It’s no secret that I’ve always struggled internally with career issues. The kind of job I’m in demands a lot, and I believe I’m able to deliver the minimum requirements. I’m not the type who wants to climb the corporate ladder, at least not in this job. While others clamor for a promotion, I prefer to be in the sidelines, working quietly. But life being life, nothing stays the same for long and I have eventually been given bigger and heavier responsibilities. Sure, it might serve as a validation that maybe I am doing something right, and I am grateful (and slightly flattered) with the trust they put in me, but it does not necessarily mean I am happy about it. Every day I am anxious and unsettled, and every Sunday I cry a little bit inside knowing that it is going to be another crazy week. Yes, work has its rewards, its perks, its little breakthrough moments that help in the journey that is self-discovery, yet I still question whether this is all there is to career life.
For the longest time, I’ve resisted accepting where I am and what I have because I have somehow equated acceptance with resignation – resignation to the fact that I will always feel there is something more, there is something better out there for me. I would like to put it out there that I do not neglect work. At the end of the day, though, I always feel like I can do better but do not have enough motivation to act on it.
A large part of it stems from the fact that I am still unclear as to what I want to do with my life. There are options, of course, like my current job, as well as helping with the family business. For a while I toyed with the idea of working and/or studying abroad, but financial constraints have made them a bit more difficult to carry out (not impossible, just not as feasible as the others). The fact remains that I have to keep on trying and putting myself out there in the hopes of finding what it is I am meant to do. People tell me to stick to where I am because it pays well or it is prestigious or it fits my level of education. Is it worth it, though, knowing that I will never be truly happy in the status quo?
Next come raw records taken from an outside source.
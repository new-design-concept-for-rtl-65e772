// dac_decoder: address decoder of the analog driver board.
//
// The analog driver board listens to the same host bus as the controller.
// Addresses 0x20-0x27 select channels 0-7 of DAC 0 (bias levels) and
// 0x28-0x2F channels 0-7 of DAC 1 (waveform high and low levels). While the
// strobe is high, the write line of the addressed DAC follows it; all other
// write lines stay low. Purely combinational.
//
// The decoder between the address buffer and the two DACs' select inputs
// follows the design's board diagram; the address window is this design's own
// choice.
module dac_decoder
  import ccd_pkg::*;
(
  input  logic [HOST_AW-1:0] addr,
  input  logic               strobe,
  output logic [N_DAC-1:0]   dac_wr,
  output logic [2:0]         ch
);

  always_comb begin
    dac_wr = '0;
    ch     = addr[2:0];
    if (addr[7:4] == DAC_PAGE)
      dac_wr[addr[3]] = strobe;
  end

endmodule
My perception of success and fulfillment are not the same as theirs, which is where all the judgment comes in. Over the years, I have learned to care less about what other people think, and while I still struggle with it sometimes, it is much easier now than a few years ago. I know this is not where I want to be 2 years from now. I have an idea of where I want to be, but I am not 100% sure about it. Then again, the only way you will ever find out if something works for you is if you try it. I have tried this, and I do not think this is the best thing for me to do, so I will move on to the next, still hoping it will finally be the one. What is life without uncertainties, right?